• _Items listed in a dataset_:
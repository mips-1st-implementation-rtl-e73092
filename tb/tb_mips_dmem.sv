// tb_mips_dmem: random reads and writes of the MIPS data memory against a
// shadow array. Checks that a write lands only when MemWrite is high, that
// the stored word is read back at the byte address it was written to, and
// that the read data is zero while MemRead is low.
module tb_mips_dmem;
  localparam int unsigned AW = 6;
  logic        clk = 0, mem_read, mem_write;
  logic [31:0] addr, wdata, rdata;
  logic [31:0] shadow [2**AW];
  int          checks = 0, failures = 0;

  mips_dmem #(.ADDR_W(AW)) dut (.*);

  always #5 clk = ~clk;

  initial begin
    repeat (20000) @(posedge clk);
    failures++;
    $display("TB_RESULT checks=%0d failures=%0d", checks, failures);
    $finish;
  end

  initial begin
    mem_read = 0; mem_write = 0; addr = 0; wdata = 0;
    // initialise every word
    for (int i = 0; i < 2**AW; i++) begin
      @(negedge clk);
      mem_write = 1; addr = 32'(i * 4); wdata = 32'(i) * 32'h0101_0101;
      shadow[i] = wdata;
    end
    for (int i = 0; i < 4000; i++) begin
      int idx;
      @(negedge clk);
      idx       = int'($urandom % (2**AW));
      mem_write = ($urandom % 2) == 0;
      mem_read  = ($urandom % 4) != 0;
      addr      = 32'(idx * 4);
      wdata     = $urandom;
      #1;
      checks++;
      if (rdata !== (mem_read ? shadow[idx] : 32'd0)) begin
        failures++;
        $display("FAIL read idx=%0d rd=%b got %h exp %h", idx, mem_read, rdata, shadow[idx]);
      end
      @(posedge clk);
      if (mem_write) shadow[idx] = wdata;
    end
    $display("TB_RESULT checks=%0d failures=%0d", checks, failures);
    $finish;
  end
endmodule
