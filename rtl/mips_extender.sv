// mips_extender: sign or zero extension of the 16-bit immediate.
//
// ExtOp = 1 copies bit 15 into the upper 16 bits (lw, sw address offsets);
// ExtOp = 0 fills them with zeros (ori, a logical operation).
// Purely combinational.
module mips_extender
  import mips_pkg::*;
(
  input  logic [15:0]     imm,
  input  logic            ext_op,
  output logic [XLEN-1:0] ext
);

  assign ext = {{(XLEN-16){ext_op & imm[15]}}, imm};

endmodule
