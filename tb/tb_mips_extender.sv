// tb_mips_extender: checks sign and zero extension of the 16-bit immediate
// over all 65536 immediates, against integer arithmetic in the testbench.
module tb_mips_extender;
  import mips_pkg::*;

  logic [15:0] imm;
  logic        ext_op;
  logic [31:0] ext;
  int          checks = 0, failures = 0;

  mips_extender dut (.imm(imm), .ext_op(ext_op), .ext(ext));

  initial begin
    #1000000;
    failures++;
    $display("TB_RESULT checks=%0d failures=%0d", checks, failures);
    $finish;
  end

  initial begin
    for (int i = 0; i < 65536; i++) begin
      for (int e = 0; e < 2; e++) begin
        logic [31:0] exp;
        imm = 16'(i); ext_op = e[0];
        #1;
        exp = (e == 1 && i >= 32768) ? 32'(i - 65536) : 32'(i);
        checks++;
        if (ext !== exp) begin
          failures++;
          if (failures < 10) $display("FAIL imm=%h ext_op=%0d got %h exp %h", imm, e, ext, exp);
        end
      end
    end
    $display("TB_RESULT checks=%0d failures=%0d", checks, failures);
    $finish;
  end
endmodule
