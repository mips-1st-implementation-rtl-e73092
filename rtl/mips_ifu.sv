// mips_ifu: program counter and next-PC logic of the single-cycle MIPS core.
//
// Instructions are 4 bytes and always aligned, so the PC is kept as a
// 30-bit word address and the two low address bits are implied zeros. Each
// cycle the word PC advances by one (PC+4 in bytes). A beq adds its
// sign-extended 16-bit offset (in words) to PC+1 when Branch AND Zero; a j
// replaces the PC with the pseudo-direct target {PC[31:28], IR[25:0], 00},
// which keeps the upper four address bits and so can reach anywhere within
// the current 256 MB region (e.g. the user region 0x0... or the supervisor
// region 0x8...). The jump mux comes after the branch mux.
//
// Interface: pc is the byte address of the current instruction; the target
// fields come straight from the instruction. The PC loads on the rising
// edge; reset puts it at RESET_PC.
module mips_ifu #(
  parameter logic [31:0] RESET_PC = 32'h0000_0000
) (
  input  logic        clk,
  input  logic        rst,
  input  logic        branch,
  input  logic        zero,
  input  logic        jump,
  input  logic [15:0] br_offset,  // instr[15:0]
  input  logic [25:0] j_index,    // instr[25:0]
  output logic [31:0] pc
);

  logic [29:0] pc_w, pc_inc, br_target, j_target, pc_br, pc_next;

  assign pc_inc    = pc_w + 30'd1;
  assign br_target = pc_inc + {{14{br_offset[15]}}, br_offset};
  assign j_target  = {pc_w[29:26], j_index};
  assign pc_br     = (branch & zero) ? br_target : pc_inc;
  assign pc_next   = jump ? j_target : pc_br;

  always_ff @(posedge clk) begin
    if (rst) pc_w <= RESET_PC[31:2];
    else     pc_w <= pc_next;
  end

  assign pc = {pc_w, 2'b00};

endmodule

• _Assignment_: Look through the entries above for the word "urandom". Say how many lines contain it, using only a number.

• _Response_: 4